▶ Task to carry out
Lines from the line with "wr_last = 0;" to the line with "got.delete(); lastq.delete();" in the entries below, and only those, must be output exactly, with both ends included.

======== Supplied information ========

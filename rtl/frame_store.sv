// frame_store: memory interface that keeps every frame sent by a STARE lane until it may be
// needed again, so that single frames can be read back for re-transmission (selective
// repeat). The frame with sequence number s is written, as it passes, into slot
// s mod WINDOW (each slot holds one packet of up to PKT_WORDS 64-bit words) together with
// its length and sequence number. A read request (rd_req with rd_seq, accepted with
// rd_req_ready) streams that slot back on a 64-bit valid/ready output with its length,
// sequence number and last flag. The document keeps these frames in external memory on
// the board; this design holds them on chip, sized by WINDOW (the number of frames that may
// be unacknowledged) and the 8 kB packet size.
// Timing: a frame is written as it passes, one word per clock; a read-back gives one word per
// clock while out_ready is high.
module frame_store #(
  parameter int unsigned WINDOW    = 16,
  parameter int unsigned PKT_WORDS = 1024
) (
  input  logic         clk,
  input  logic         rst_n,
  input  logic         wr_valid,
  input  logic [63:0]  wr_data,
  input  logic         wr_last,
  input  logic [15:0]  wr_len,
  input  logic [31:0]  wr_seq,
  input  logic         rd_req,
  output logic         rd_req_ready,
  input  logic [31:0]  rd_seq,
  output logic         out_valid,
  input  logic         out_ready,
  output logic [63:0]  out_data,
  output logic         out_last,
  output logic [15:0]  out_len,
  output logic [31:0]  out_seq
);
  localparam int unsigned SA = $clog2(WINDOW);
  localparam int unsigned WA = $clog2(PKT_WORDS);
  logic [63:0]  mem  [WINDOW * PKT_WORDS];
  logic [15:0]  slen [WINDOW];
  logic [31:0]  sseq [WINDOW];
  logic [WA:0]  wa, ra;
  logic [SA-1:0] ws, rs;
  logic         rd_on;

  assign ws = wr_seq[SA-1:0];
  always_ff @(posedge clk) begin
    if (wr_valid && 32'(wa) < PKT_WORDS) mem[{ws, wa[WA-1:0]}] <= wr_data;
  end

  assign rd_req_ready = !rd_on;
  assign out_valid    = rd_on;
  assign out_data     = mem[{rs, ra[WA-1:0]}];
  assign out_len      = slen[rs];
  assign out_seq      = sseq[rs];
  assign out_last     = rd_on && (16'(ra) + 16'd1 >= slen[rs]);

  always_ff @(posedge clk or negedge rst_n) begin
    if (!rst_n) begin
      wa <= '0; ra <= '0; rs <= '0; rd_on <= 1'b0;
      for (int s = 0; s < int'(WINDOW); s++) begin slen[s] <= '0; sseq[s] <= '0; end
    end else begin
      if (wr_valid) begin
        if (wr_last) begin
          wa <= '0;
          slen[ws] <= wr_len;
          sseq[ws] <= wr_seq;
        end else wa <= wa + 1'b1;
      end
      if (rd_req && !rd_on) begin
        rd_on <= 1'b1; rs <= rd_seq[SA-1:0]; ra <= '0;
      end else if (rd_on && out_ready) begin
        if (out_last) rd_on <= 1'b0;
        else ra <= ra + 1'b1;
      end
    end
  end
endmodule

========
======== Supplied information ========

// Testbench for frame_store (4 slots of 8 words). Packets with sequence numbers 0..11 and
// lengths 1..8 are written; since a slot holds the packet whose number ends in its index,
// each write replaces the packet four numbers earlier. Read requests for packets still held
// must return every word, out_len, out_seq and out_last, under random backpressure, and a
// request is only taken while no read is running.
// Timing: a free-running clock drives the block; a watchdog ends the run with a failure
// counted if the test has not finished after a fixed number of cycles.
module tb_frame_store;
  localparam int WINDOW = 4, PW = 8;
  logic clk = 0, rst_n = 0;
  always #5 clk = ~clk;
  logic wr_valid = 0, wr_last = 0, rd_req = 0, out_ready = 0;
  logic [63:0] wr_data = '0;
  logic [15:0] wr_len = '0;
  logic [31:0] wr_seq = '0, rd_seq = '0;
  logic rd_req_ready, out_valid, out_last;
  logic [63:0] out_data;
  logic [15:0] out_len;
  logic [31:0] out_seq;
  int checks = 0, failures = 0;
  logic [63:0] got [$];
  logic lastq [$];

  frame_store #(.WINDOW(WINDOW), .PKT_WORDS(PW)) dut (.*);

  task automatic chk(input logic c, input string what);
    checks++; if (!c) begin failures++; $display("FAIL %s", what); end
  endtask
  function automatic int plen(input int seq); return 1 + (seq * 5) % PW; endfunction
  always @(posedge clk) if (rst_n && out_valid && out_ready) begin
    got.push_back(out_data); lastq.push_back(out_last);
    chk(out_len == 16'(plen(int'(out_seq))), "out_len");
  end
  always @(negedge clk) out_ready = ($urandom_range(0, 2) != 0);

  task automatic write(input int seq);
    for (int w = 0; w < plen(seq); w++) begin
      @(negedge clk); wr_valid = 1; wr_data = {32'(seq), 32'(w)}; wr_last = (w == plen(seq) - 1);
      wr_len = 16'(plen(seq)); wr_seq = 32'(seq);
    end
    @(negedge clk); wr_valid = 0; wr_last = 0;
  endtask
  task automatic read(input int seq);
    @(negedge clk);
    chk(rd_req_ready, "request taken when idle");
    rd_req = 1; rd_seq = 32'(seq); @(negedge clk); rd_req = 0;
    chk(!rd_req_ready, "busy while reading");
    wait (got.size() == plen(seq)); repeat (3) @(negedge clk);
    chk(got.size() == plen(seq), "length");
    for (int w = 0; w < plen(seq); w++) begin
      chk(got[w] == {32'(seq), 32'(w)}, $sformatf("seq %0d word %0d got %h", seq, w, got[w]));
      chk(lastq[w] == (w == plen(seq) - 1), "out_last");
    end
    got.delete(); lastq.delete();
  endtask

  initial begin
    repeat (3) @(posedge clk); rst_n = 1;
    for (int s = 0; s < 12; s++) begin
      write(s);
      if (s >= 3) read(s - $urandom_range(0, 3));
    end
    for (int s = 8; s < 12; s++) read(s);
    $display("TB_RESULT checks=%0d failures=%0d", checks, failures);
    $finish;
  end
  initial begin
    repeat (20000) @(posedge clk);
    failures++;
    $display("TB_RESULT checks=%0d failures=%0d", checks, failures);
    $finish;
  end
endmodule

========

▶ Finished task
    @(negedge clk); wr_valid = 0; wr_last = 0;
  endtask
  task automatic read(input int seq);
    @(negedge clk);
    chk(rd_req_ready, "request taken when idle");
    rd_req = 1; rd_seq = 32'(seq); @(negedge clk); rd_req = 0;
    chk(!rd_req_ready, "busy while reading");
    wait (got.size() == plen(seq)); repeat (3) @(negedge clk);
    chk(got.size() == plen(seq), "length");
    for (int w = 0; w < plen(seq); w++) begin
      chk(got[w] == {32'(seq), 32'(w)}, $sformatf("seq %0d word %0d got %h", seq, w, got[w]));
      chk(lastq[w] == (w == plen(seq) - 1), "out_last");
    end
    got.delete(); lastq.delete();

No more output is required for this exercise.